Boss SD-1 in front, 
Tone: 11:30
Gain: 8:00
Level: 12:30

Marshall 1960A's (x2 on the floor) w/celestion75's

Green w/SD-1 for rhythm, Red with NO SD-1 for a surprising clean, Red WITH SD-1 for a slightly gritty OD, and a GE-7 in the loop strictly as a lead boost that sits on the amp.

Amp switcher and SD-1 on the floor out front and I have at least 4 tones at my disposal...


----------



## Distortion

Here's a very saturated tone for a Mesa Dual rectifier 3channel head. Set the power switch to Spongy and use the tube rectifier.

It does seem over saturated but I used my EMG 81-7 equipped guitar and I find that they are a bit dry and sterile so that's why the gain is up there close to 3o'clock.

Even though this seems ultra saturated and maybe muddy, it is in fact very articulate because of the mids. I even sometimes use my Boss MT-2 (distortion 0, level a little less than half way) to push it over the edge and it sounds even more saturated but maintains a very articulate sound.

Love this amp, hope someone will enjoy these settings too


----------



## Petef2007

OK here goes, everything is in o'clock terms:

VHT SIG X

CLEAN CHANNEL: 
Bloom
40 watt
Fat
No boost
Treble: 11
Mid: 3
Bass: 1
Presence: 12
Depth: 1:30

RHYTHM CHANNEL:
Burn
100 Watt
Boost on
Gain 1: 10
Gain 2: 3
More engaged
Wood engaged
Treble: 1
Mid: 3
Bass: 11
Depth: 12
Presence: 2

LEAD CHANNEL:
Blow
100 watt
Boost on
Gain 1: 1
Gain 2: 4
More engaged
Wood engaged
Treble: 2
Mid: 4
Bass: 12
Presence: 2
Depth: 12


----------



## 1349sevengal

Great lead metal sound
Peavey 5150 EVH
Lead channel, crunch off, brightness on.
Lead channel volume: 4
Presence: 3
Resonance:7
Bass:4
Middle:2.5
Treble:8
Lead Gain:5.5

I use a smartgate pedal and i run it through an orange 2x12 with v30's. I usually play it with an esp ec-400 with emg 81/60 or esp sc-608b with emg 808's.


----------



## Meldville

My contribution is one that might not really help anyone, as I don't know a single person who has this amp, but oh well!

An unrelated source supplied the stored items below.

// tb_nimbus_top: end-to-end test of the Nimbus microcontroller at its default
// sizes. A program assembled here runs a "timer blink": Timer0 in
// clear-on-compare mode interrupts the core, whose handler toggles PORTB bit
// 6, while the main loop sleeps between interrupts in
//   phase 1  idle sleep, timer on the internal clock,
//   phase 2  power-save sleep, timer on the external clock (AS0 = 1),
//   phase 3  power-down sleep, woken by pulling INT0 low,
//   phase 4  UART: sends 0x55 (checked bit by bit, 16 clocks per bit) and
//            receives 0xA7 from the testbench in its receive interrupt,
//            which writes it to PORTA; also reads PINA at start.
// Alongside, the de-synchronised loop is given 100 tokens through its join
// with a 3 ns matched delay (delay_line model) and an observer that checks
// that it counts 0, 1, 2, ... and stalls when no token is offered.
// It counts every mechanism (sleep entries per mode, wake-ups, interrupts per
// source, gated-clock cycles, timer ticks on the external clock, UART frames)
// and fails any that never happened. While asleep it checks that the program
// counter stands still, that the device clock is stopped in power-save and
// power-down, and that the timer stops only in power-down.
`timescale 1ns/1ps
module tb_nimbus_top;
  import nimbus_pkg::*;
  import avr_asm_pkg::*;

  logic clk = 1'b0, clk_ext = 1'b0, rst_n = 1'b0;
  always #5 clk = ~clk;          // internal clock, 100 MHz simulated
  always #50 clk_ext = ~clk_ext; // external clock, 10x slower

  logic [7:0]  int_pins = 8'hFF, porta_in = 8'h3C, portb_in = 8'h00;
  logic [7:0]  porta_out, porta_ddr, portb_out, portb_ddr;
  logic        rxd = 1'b1, txd;
  logic [15:0] pc, inst;
  logic        sleep_status, mode_idle, mode_power_save, mode_power_down;
  logic        clk_core_enable, clk_dev_enable;
  logic        disa_rst_n = 1'b0, disa_req_to_delay, disa_req_from_delay;
  logic        disa_ext_req = 1'b0, disa_ext_ack, disa_obs_req, disa_obs_ack = 1'b0;
  logic [7:0]  disa_q;
  delay_line #(.DELAY(3)) u_dly (.a(disa_req_to_delay), .z(disa_req_from_delay));

  nimbus_top dut (.*);

  int checks = 0, failures = 0;
  task automatic check(input bit ok, input string what);
    checks++;
    if (!ok) begin failures++; $display("FAIL %s", what); end
  endtask

  // ---------------- program ----------------
  int unsigned pcw;
  task automatic emit(input w16 w); dut.u_rom.mem[pcw] = w; pcw++; endtask
  task automatic set_io(input int a, input int v); emit(op_ldi(16, v)); emit(op_out(a, 16)); endtask
  task automatic sleep_loop(input int n);         // r21 = n; loop: sleep; dec r21; brne loop
    emit(op_ldi(21, n)); emit(OP_SLEEP); emit(op_dec(21)); emit(op_brbc(1, -3));
  endtask

  initial begin
    for (int i = 0; i < 8192; i++) dut.u_rom.mem[i] = OP_NOP;
    pcw = 0;    emit(op_rjmp(16'h40 - 1));
    pcw = 2;    emit(op_rjmp(16'h60 - 3));        // INT0 -> 0x60
    pcw = 30;   emit(op_rjmp(16'h50 - 31));       // Timer0 compare -> 0x50
    pcw = 36;   emit(op_rjmp(16'h70 - 37));       // UART receive -> 0x70
    // Timer0 compare handler: toggle PORTB6 (SREG kept in r2)
    pcw = 16'h50;
    emit(op_in(2, IO_SREG)); emit(op_in(17, IO_PORTB)); emit(op_ldi(18, 8'h40));
    emit(op_eor(17, 18)); emit(op_out(IO_PORTB, 17)); emit(op_out(IO_SREG, 2)); emit(OP_RETI);
    // INT0 handler: disable INT0, flag in r22
    pcw = 16'h60;
    emit(op_ldi(17, 0)); emit(op_out(IO_EIMSK, 17)); emit(op_ldi(22, 1)); emit(OP_RETI);
    // UART receive handler: byte -> r23 and PORTA
    pcw = 16'h70;
    emit(op_in(23, IO_UDR)); emit(op_out(IO_PORTA, 23)); emit(OP_RETI);
    // main
    pcw = 16'h80;
    dut.u_rom.mem[16'h40] = OP_JMP; dut.u_rom.mem[16'h41] = 16'h0080;
    set_io(IO_SPH, 8'h0F); set_io(IO_SPL, 8'hFF);
    set_io(IO_DDRB, 8'hFF);
    emit(op_in(19, IO_PINA));                      // pins read 0x3C
    set_io(IO_DDRA, 8'hFF); emit(op_out(IO_PORTA, 19));
    set_io(IO_OCR0, 99); set_io(IO_TCCR0, 8'h09);  // CTC, clk/1: compare every 100 clocks
    set_io(IO_TIMSK, 8'h02);
    set_io(IO_UBRR, 0); set_io(IO_UCR, 8'h98);     // RXCIE, RXEN, TXEN
    emit(op_bset(7));                              // sei
    // phase 1: idle
    set_io(IO_MCUCR, 8'h20);
    sleep_loop(4);
    // phase 2: power-save, timer on the external clock, compare every 10 ext clocks
    set_io(IO_TCCR0, 8'h00); set_io(IO_TCNT0, 0); set_io(IO_OCR0, 9);
    set_io(IO_ASSR, 8'h08); set_io(IO_TCCR0, 8'h09);
    set_io(IO_MCUCR, 8'h38);
    sleep_loop(3);
    // phase 3: power-down, timer interrupt off, wake by INT0
    set_io(IO_TIMSK, 8'h00); set_io(IO_EIMSK, 8'h01);
    set_io(IO_MCUCR, 8'h30);
    emit(OP_SLEEP); emit(OP_NOP);
    // phase 4: UART
    set_io(IO_UDR, 8'h55);
    emit(op_cpi(23, 8'hA7)); emit(op_brbc(1, -2)); // wait for the received byte
    set_io(IO_PORTA, 8'hEE);                       // done
    emit(op_rjmp(-1));
    repeat (3) @(posedge clk);
    rst_n = 1'b1;
  end

  // ---------------- mechanism counters ----------------
  int n_idle = 0, n_psave = 0, n_pdown = 0, n_wake = 0;
  int n_t0 = 0, n_int0 = 0, n_rx = 0, n_toggle = 0;
  int n_core_off = 0, n_dev_off = 0, n_ext_ticks = 0, n_timer_run_psave = 0;
  logic prev_sleep = 0, prev_b6 = 0;
  logic [15:0] sleep_pc;
  logic [7:0]  prev_tcnt;
  always @(posedge clk) if (rst_n) begin
    if (sleep_status && !prev_sleep) begin
      sleep_pc = pc;
      if (mode_idle) n_idle++;
      if (mode_power_save) n_psave++;
      if (mode_power_down) n_pdown++;
    end
    if (!sleep_status && prev_sleep) n_wake++;
    if (sleep_status && prev_sleep && pc != sleep_pc) begin
      failures++; $display("FAIL pc moved while asleep");
    end
    if (!clk_core_enable) n_core_off++;
    if (!clk_dev_enable) n_dev_off++;
    if (mode_power_save && dut.u_timer.tcnt != prev_tcnt) n_timer_run_psave++;
    if (mode_power_down && prev_sleep && dut.u_timer.tcnt != prev_tcnt) begin
      failures++; $display("FAIL timer ran in power-down");
    end
    if ((mode_power_save || mode_power_down) && clk_dev_enable) begin
      failures++; $display("FAIL device clock running in deep sleep");
    end
    if (dut.u_core.irqack) begin
      case (dut.u_core.irqackad)
        5'(IRQ_T0_COMP): n_t0++;
        5'(IRQ_INT0):    n_int0++;
        5'(IRQ_UART_RX): n_rx++;
        default: begin failures++; $display("FAIL unexpected interrupt %0d", dut.u_core.irqackad); end
      endcase
    end
    if (portb_out[6] != prev_b6) n_toggle++;
    if (dut.u_timer.assr[3] && dut.u_timer.tick) n_ext_ticks++;
    prev_sleep = sleep_status;
    prev_b6    = portb_out[6];
    prev_tcnt  = dut.u_timer.tcnt;
  end

  // wake the chip from power-down with INT0 after it has slept 200 cycles
  initial begin
    wait (rst_n);
    @(posedge clk);
    wait (mode_power_down && sleep_status);
    repeat (200) @(posedge clk);
    check(mode_power_down && sleep_status, "still in power-down before INT0");
    int_pins[0] = 1'b0;
    @(posedge clk);
    @(posedge clk);
    check(clk_core_enable, "core clock restarts within one cycle of INT0");
    wait (n_int0 == 1);
    int_pins[0] = 1'b1;
  end

  // initial pin read shows on PORTA
  initial begin
    wait (rst_n);
    wait (porta_ddr == 8'hFF);
    repeat (3) @(posedge clk);
    check(porta_out == 8'h3C, "PINA value copied to PORTA");
  end

  // UART transmit monitor: 8N1, 16 clocks per bit
  logic [7:0] tx_byte;
  int n_tx = 0;
  initial begin
    wait (rst_n);
    forever begin
      @(negedge txd);
      repeat (8) @(posedge clk);
      check(txd == 1'b0, "UART start bit");
      for (int i = 0; i < 8; i++) begin
        repeat (16) @(posedge clk);
        tx_byte[i] = txd;
      end
      repeat (16) @(posedge clk);
      check(txd == 1'b1, "UART stop bit");
      check(tx_byte == 8'h55, $sformatf("UART sent 0x%02h", tx_byte));
      n_tx++;
    end
  end

  // UART receive driver: send 0xA7 after the transmission has started
  initial begin
    logic [7:0] b;
    b = 8'hA7;
    wait (n_tx == 1);
    repeat (5) @(posedge clk);
    rxd = 1'b0; repeat (16) @(posedge clk);
    for (int i = 0; i < 8; i++) begin rxd = b[i]; repeat (16) @(posedge clk); end
    rxd = 1'b1; repeat (16) @(posedge clk);
  end


  // de-synchronised loop: token source and observer
  int n_disa_tok = 0, n_disa_obs = 0, n_disa_stall = 0;
  initial begin
    logic [7:0] v;
    #20 disa_rst_n = 1'b1;
    forever begin
      wait (disa_obs_req);
      #0.1 v = disa_q;
      check(v === 8'(n_disa_obs), $sformatf("loop value %0d (%0d)", v, n_disa_obs));
      n_disa_obs++;
      #2 disa_obs_ack = 1'b1;
      wait (!disa_obs_req);
      #2 disa_obs_ack = 1'b0;
    end
  end
  initial begin
    logic [7:0] hold;
    #30;
    repeat (2) begin
      repeat (50) begin
        #($urandom_range(0, 7));
        disa_ext_req = 1'b1; wait (disa_ext_ack);
        disa_ext_req = 1'b0; wait (!disa_ext_ack);
        n_disa_tok++;
      end
      #20 hold = disa_q;
      #100 if (disa_q === hold) n_disa_stall++;
    end
  end

  // end of program
  initial begin
    wait (rst_n);
    wait (porta_out == 8'hEE);
    repeat (5) @(posedge clk);
    check(n_idle == 4, $sformatf("idle sleeps %0d (4)", n_idle));
    check(n_psave == 3, $sformatf("power-save sleeps %0d (3)", n_psave));
    check(n_pdown == 1, $sformatf("power-down sleeps %0d (1)", n_pdown));
    check(n_wake == 8, $sformatf("wake-ups %0d (8)", n_wake));
    check(n_t0 == 7, $sformatf("timer interrupts %0d (7)", n_t0));
    check(n_toggle == n_t0, $sformatf("PORTB6 toggles %0d", n_toggle));
    check(n_int0 == 1, "INT0 interrupt");
    check(n_rx == 1, "UART receive interrupt");
    check(n_tx == 1, "UART frame sent");
    check(n_core_off > 0, "core clock gated");
    check(n_dev_off > 0, "device clock gated");
    check(n_ext_ticks > 0, "timer counted the external clock");
    check(n_timer_run_psave > 0, "timer ran in power-save");
    check(dut.u_core.sp == 16'h0FFF, "stack balanced");
    check(n_disa_tok == 100 && n_disa_obs == 101, $sformatf("loop: %0d tokens, %0d values", n_disa_tok, n_disa_obs));
    check(n_disa_stall == 2, "loop stalled without tokens");
    $display("idle=%0d psave=%0d pdown=%0d wake=%0d t0=%0d int0=%0d rx=%0d tx=%0d core_off=%0d dev_off=%0d ext_ticks=%0d loop_tokens=%0d",
             n_idle, n_psave, n_pdown, n_wake, n_t0, n_int0, n_rx, n_tx, n_core_off, n_dev_off, n_ext_ticks, n_disa_tok);
    $display("TB_RESULT checks=%0d failures=%0d", checks, failures);
    $finish;
  end

  initial begin
    repeat (20000) @(posedge clk);
    failures++;
    $display("FAIL watchdog (pc=%h)", pc);
    $display("TB_RESULT checks=%0d failures=%0d", checks, failures);
    $finish;
  end
endmodule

Sludgy yet still fairly tight crust-infused death metal tone:

Engl e504 Straight 100

Bass - 11 o clock
Mids - 1:30
High - 12:30 or so
Presence - 2:30ish
channel vol - 11 o clock
master volume - loooooow (this thing gets loud as fuck REALLY fast)

ALL the switches (save for the channel volume override) are engaged on the channel

all through an oversized 4x12 and VOILA.


----------



## Atomic_gerbil

Line 6 Spider Valve 2x12
Modern Dual/Tri Rec gain setting
-Insane Amber
1-10 scale
-Channel Volume: 7
-Presence: 9
-Bass: 10
-Middle: 0
-Treble: 10
-Gain: 9


----------



## newamerikangospel

What I am running for my Framus as of right now, using g25 matching cab

Lead Channel - Rhthym (The Lead channel has fuller mids/harmonically complex structure, and is overall more focused in my opinion) (using 0-10/non "O'clock")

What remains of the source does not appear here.